Gates predicted that, with broad support from eBook manufacturers and the world's largest publishers, the fledgling eBook industry will take off far more rapidly than anyone has previously forecast. "The shape of books as we know them is changing,'' Gates said. "By 2001, 50,000 electronic titles will be available, and millions of people will be reading books in electronic form. Each eBook will have the capacity to store literally tens of thousands of titles -- as many as you find in some bookstores today.'' These personal libraries, he said, will make reading easier and more convenient, while helping to preserve the environment by saving millions of trees.

COMMENTS ON THE SUMMARIES OF THE GATES SPEECH--PRIOR TO A READING OF THE FULL TRANSCRIPT

Hooray for the progress in font technology! But other readability issues remain. For example, Liquid Crystal Displays do not offer the same contrast between the "type" and the background that real books do. What's more, with a backlit LCD, you might as well be staring at a little lightbulb--hardly a treat for the eyes. Still, ClearType can't hurt. Nor can Bill Gates' use of the phrase "personal libraries."

But how to pay for the "tens of thousands of titles" on your own machine? Or at least the ones you want to read? Should the bookstore model to be the only one? What about the public library model?

The way some public library planners envision it, library books would vanish from your e-book-reader within several weeks after you checked them out electronically--just as today you must return a paper book to your friendly neighborhood library. That's frustrating. Why replicate the limits of paper technology, when many people can simultaneously read "copies" of an e-book? Shouldn't we be able to keep old books around for fast reference, so we could enjoy new ones in a more meaningful context? Library books vanishing from your machine would hardly be progress. Perhaps Nathan Myhrvold, Bill Gates' sidekick who's rich enough to have bought thousands of books for himself and his family, would agree with me here.

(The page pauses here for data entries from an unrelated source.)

// hotstream_top: the streaming accelerator, from host bridge to Cores.
//
// Structure:
//   host bridge port -> dma_controller -> dss -> backplane / shared memory
//   NUM_CORES x core (read DFC, write DFC, BMC)        -> mem_arbiter
//   backplane: crossbar over the Cores' PEs and the dss (NUM_CORES+1 nodes)
//
// Coarse-grained access patterns (2D blocks of host memory) are handled by
// the DMA controller; fine-grained patterns (arbitrary address sequences in
// the shared memory) by the DFCs of each Core. Streams between Cores can
// also go straight through the backplane.
//
// What is not inside: the Processing Elements (their stream ports are
// brought out per Core: pe_in_* / pe_out_* to and from the shared memory,
// bp_tx_* / bp_rx_* to and from the backplane), the host bridge (host_req
// / host_rsp is its burst port into host memory) and the shared memory
// device with its controller (sm_req / sm_rsp).
//
// Host register writes (cfg_we, cfg_addr, cfg_wdata), this design's map:
//   cfg_addr[23] = 1   Micro16 program word: core cfg_addr[22:11],
//                      DFC cfg_addr[10] (0 read, 1 write), word cfg_addr[9:0]
//   cfg_addr[23] = 0, region cfg_addr[15:12]:
//     0  DMA: cfg_addr[11] = 1 starts the chain; otherwise descriptor
//        cfg_addr[10:3], field cfg_addr[2:0] (see dma_controller)
//     1  DSS: reg 0 = {out_from_mem, in_to_mem}; reg 1 = write base
//        (restarts the write counter); reg 2 = read base; reg 3 = read
//        count (starts the read)
//     2  backplane: reg o = route of output o: [31] enable, [7:0] source
//     3  core control: reg c, bit 0 starts its read DFC, bit 1 its write DFC
// The DSS start strobes are issued one cycle after the register write, so
// the switch sees the new base. Timing: every block is clocked by clk, and
// rst_n resets it asynchronously.
//
// From the HotStream architecture: the block structure, 16 Cores, the
// round-robin shared-memory arbitration, the full crossbar and two DFCs per
// Core. This design's own choices: the register map, the burst bus, the
// switch attached as backplane node NUM_CORES, and the DSS as the last
// arbiter master.
module hotstream_top
  import hs_pkg::*;
#(
  parameter int unsigned NUM_CORES  = 16,
  parameter int unsigned N_LOOPS    = 3,
  parameter int unsigned IMEM_DEPTH = 1024,
  parameter int unsigned MAX_BURST  = 16,
  parameter int unsigned BUF_DEPTH  = 32,
  parameter int unsigned DESC_N     = 16
) (
  input  logic           clk,
  input  logic           rst_n,
  // host register writes
  input  logic           cfg_we,
  input  logic [23:0]    cfg_addr,
  input  logic [31:0]    cfg_wdata,
  // status
  output logic           dma_busy,
  output logic           dss_busy,
  output logic [NUM_CORES-1:0] core_busy,
  // host bridge burst port (into host memory)
  output mm_req_t        host_req,
  input  mm_rsp_t        host_rsp,
  // shared memory port
  output mm_req_t        sm_req,
  input  mm_rsp_t        sm_rsp,
  // PE streams to/from the shared memory (through the Core's BMC)
  output data_t          pe_in_data   [NUM_CORES],
  output logic [NUM_CORES-1:0] pe_in_valid,
  input  logic [NUM_CORES-1:0] pe_in_ready,
  input  data_t          pe_out_data  [NUM_CORES],
  input  logic [NUM_CORES-1:0] pe_out_valid,
  output logic [NUM_CORES-1:0] pe_out_ready,
  // PE streams to/from the backplane
  input  data_t          bp_tx_data   [NUM_CORES],
  input  logic [NUM_CORES-1:0] bp_tx_valid,
  output logic [NUM_CORES-1:0] bp_tx_ready,
  output data_t          bp_rx_data   [NUM_CORES],
  output logic [NUM_CORES-1:0] bp_rx_valid,
  input  logic [NUM_CORES-1:0] bp_rx_ready
);
  localparam int unsigned P       = NUM_CORES + 1;
  localparam int unsigned PIW     = $clog2(P);
  localparam int unsigned IMEM_AW = $clog2(IMEM_DEPTH);
  localparam int unsigned DW      = $clog2(DESC_N);

  // ------------------------------------------------------ register block
  logic         is_imem;
  logic [3:0]   region;
  logic [11:0]  reg_idx;
  logic         dss_in_to_mem_q, dss_out_from_mem_q;
  addr_t        dss_wr_base_q, dss_rd_base_q, dss_rd_count_q;
  logic         dss_wr_start, dss_rd_start;
  logic [PIW-1:0] route_src_q [P];
  logic [P-1:0]   route_en_q;

  assign is_imem = cfg_addr[23];
  assign region  = cfg_addr[15:12];
  assign reg_idx = cfg_addr[11:0];
  // the start strobes follow the register write by one cycle, so that the
  // switch loads the base just written
  always_ff @(posedge clk or negedge rst_n) begin
    if (!rst_n) begin
      dss_wr_start <= 1'b0;
      dss_rd_start <= 1'b0;
    end else begin
      dss_wr_start <= cfg_we && !is_imem && region == 4'd1 && reg_idx == 12'd1;
      dss_rd_start <= cfg_we && !is_imem && region == 4'd1 && reg_idx == 12'd3;
    end
  end

  always_ff @(posedge clk or negedge rst_n) begin
    if (!rst_n) begin
      dss_in_to_mem_q    <= 1'b0;
      dss_out_from_mem_q <= 1'b0;
      dss_wr_base_q      <= '0;
      dss_rd_base_q      <= '0;
      dss_rd_count_q     <= '0;
      route_en_q         <= '0;
      for (int o = 0; o < P; o++) route_src_q[o] <= '0;
    end else if (cfg_we && !is_imem) begin
      if (region == 4'd1) unique case (reg_idx)
        12'd0:   {dss_out_from_mem_q, dss_in_to_mem_q} <= cfg_wdata[1:0];
        12'd1:   dss_wr_base_q  <= addr_t'(cfg_wdata);
        12'd2:   dss_rd_base_q  <= addr_t'(cfg_wdata);
        12'd3:   dss_rd_count_q <= addr_t'(cfg_wdata);
        default: ;
      endcase
      if (region == 4'd2 && int'(reg_idx) < P) begin
        route_en_q[PIW'(reg_idx)]  <= cfg_wdata[31];
        route_src_q[PIW'(reg_idx)] <= PIW'(cfg_wdata[7:0]);
      end
    end
  end

  // --------------------------------------------------------------- HIB
  data_t h2e_data, e2h_data;
  logic  h2e_valid, h2e_ready, e2h_valid, e2h_ready;

  dma_controller #(.DESC_N(DESC_N), .MAX_BURST(MAX_BURST), .BUF_DEPTH(BUF_DEPTH)) u_dma (
    .clk, .rst_n,
    .desc_we    (cfg_we && !is_imem && region == 4'd0 && !reg_idx[11]),
    .desc_idx   (DW'(reg_idx[10:3])),
    .desc_field (reg_idx[2:0]),
    .desc_wdata (cfg_wdata),
    .start      (cfg_we && !is_imem && region == 4'd0 && reg_idx[11]),
    .busy       (dma_busy),
    .mm_req     (host_req),
    .mm_rsp     (host_rsp),
    .out_data   (h2e_data), .out_valid(h2e_valid), .out_ready(h2e_ready),
    .in_data    (e2h_data), .in_valid (e2h_valid), .in_ready (e2h_ready)
  );

  // ------------------------------------------------------------- MCPE
  mm_req_t m_req [P];
  mm_rsp_t m_rsp [P];
  data_t   n_in_data  [P];
  data_t   n_out_data [P];
  logic [P-1:0] n_in_valid, n_in_ready, n_out_valid, n_out_ready;

  dss #(.MAX_BURST(MAX_BURST), .BUF_DEPTH(BUF_DEPTH)) u_dss (
    .clk, .rst_n,
    .in_to_mem(dss_in_to_mem_q), .out_from_mem(dss_out_from_mem_q),
    .wr_base(dss_wr_base_q), .wr_start(dss_wr_start),
    .rd_base(dss_rd_base_q), .rd_count(dss_rd_count_q), .rd_start(dss_rd_start),
    .busy(dss_busy),
    .host_in_data(h2e_data), .host_in_valid(h2e_valid), .host_in_ready(h2e_ready),
    .host_out_data(e2h_data), .host_out_valid(e2h_valid), .host_out_ready(e2h_ready),
    .bp_out_data(n_in_data[NUM_CORES]), .bp_out_valid(n_in_valid[NUM_CORES]),
    .bp_out_ready(n_in_ready[NUM_CORES]),
    .bp_in_data(n_out_data[NUM_CORES]), .bp_in_valid(n_out_valid[NUM_CORES]),
    .bp_in_ready(n_out_ready[NUM_CORES]),
    .mm_req(m_req[NUM_CORES]), .mm_rsp(m_rsp[NUM_CORES])
  );

  for (genvar c = 0; c < NUM_CORES; c++) begin : g_core
    logic ctl_we;
    assign ctl_we = cfg_we && !is_imem && region == 4'd3 && int'(reg_idx) == c;

    core #(.N_LOOPS(N_LOOPS), .IMEM_DEPTH(IMEM_DEPTH), .IMEM_AW(IMEM_AW),
           .MAX_BURST(MAX_BURST), .BUF_DEPTH(BUF_DEPTH)) u_core (
      .clk, .rst_n,
      .imem_we    (cfg_we && is_imem && int'(cfg_addr[22:11]) == c),
      .imem_sel   (cfg_addr[10]),
      .imem_waddr (cfg_addr[IMEM_AW-1:0]),
      .imem_wdata (cfg_wdata),
      .start_rd   (ctl_we && cfg_wdata[0]),
      .start_wr   (ctl_we && cfg_wdata[1]),
      .busy       (core_busy[c]),
      .pe_in_data (pe_in_data[c]),  .pe_in_valid (pe_in_valid[c]),  .pe_in_ready (pe_in_ready[c]),
      .pe_out_data(pe_out_data[c]), .pe_out_valid(pe_out_valid[c]), .pe_out_ready(pe_out_ready[c]),
      .mm_req     (m_req[c]),
      .mm_rsp     (m_rsp[c])
    );

    assign n_in_data[c]   = bp_tx_data[c];
    assign n_in_valid[c]  = bp_tx_valid[c];
    assign bp_tx_ready[c] = n_in_ready[c];
    assign bp_rx_data[c]  = n_out_data[c];
    assign bp_rx_valid[c] = n_out_valid[c];
    assign n_out_ready[c] = bp_rx_ready[c];
  end

  backplane #(.P(P), .IW(PIW)) u_bp (
    .clk, .rst_n,
    .route_src(route_src_q), .route_en(route_en_q),
    .in_data(n_in_data), .in_valid(n_in_valid), .in_ready(n_in_ready),
    .out_data(n_out_data), .out_valid(n_out_valid), .out_ready(n_out_ready)
  );

  mem_arbiter #(.N(P)) u_smarb (
    .clk, .rst_n, .m_req, .m_rsp, .s_req(sm_req), .s_rsp(sm_rsp)
  );
endmodule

TeleRead, however, would truly let you build a "personal library" of library books as well as regular books. You could keep library books as long as you wanted. Writers and publishers would be paid from a national library fund when you downloaded the books or when you passed them on to friends. The same tracking mechanisms used for nonlibrary books could work well for those covered under TeleRead. Someday your machine could even come with many of the included library books embedded in firmware--ready for their use to be tracked (with ample provisions for protecting users' privacy). You could still download the books not in the firmware already.

The existence of improved font technology makes it all the more urgent for TeleRead to be reality if the Carnegie model is to survive; do we really want all new books to be "pay per download" or available only to subscribers of e-book clubs? Ideally Bill Gates, whom many in the media depicted as Carnegie II when it was fashionable, will help society cope with the the consequences of the e-books he is perfecting. In recent weeks I've seen some wonderful signs of open-mindedness about TeleRead from other people at Microsoft; may they continue, and may the media's Carnegie II see the possibilities here.

Carnegie I distinguished himself by championing free libraries; he dared to fight for the new when many others were content with pay-per-checkout libraries. Perhaps Carnegie II can follow with his own New Paradigm--library books that you can truly keep. The ghost of Carnegie I would approve. So would Amos Bokros.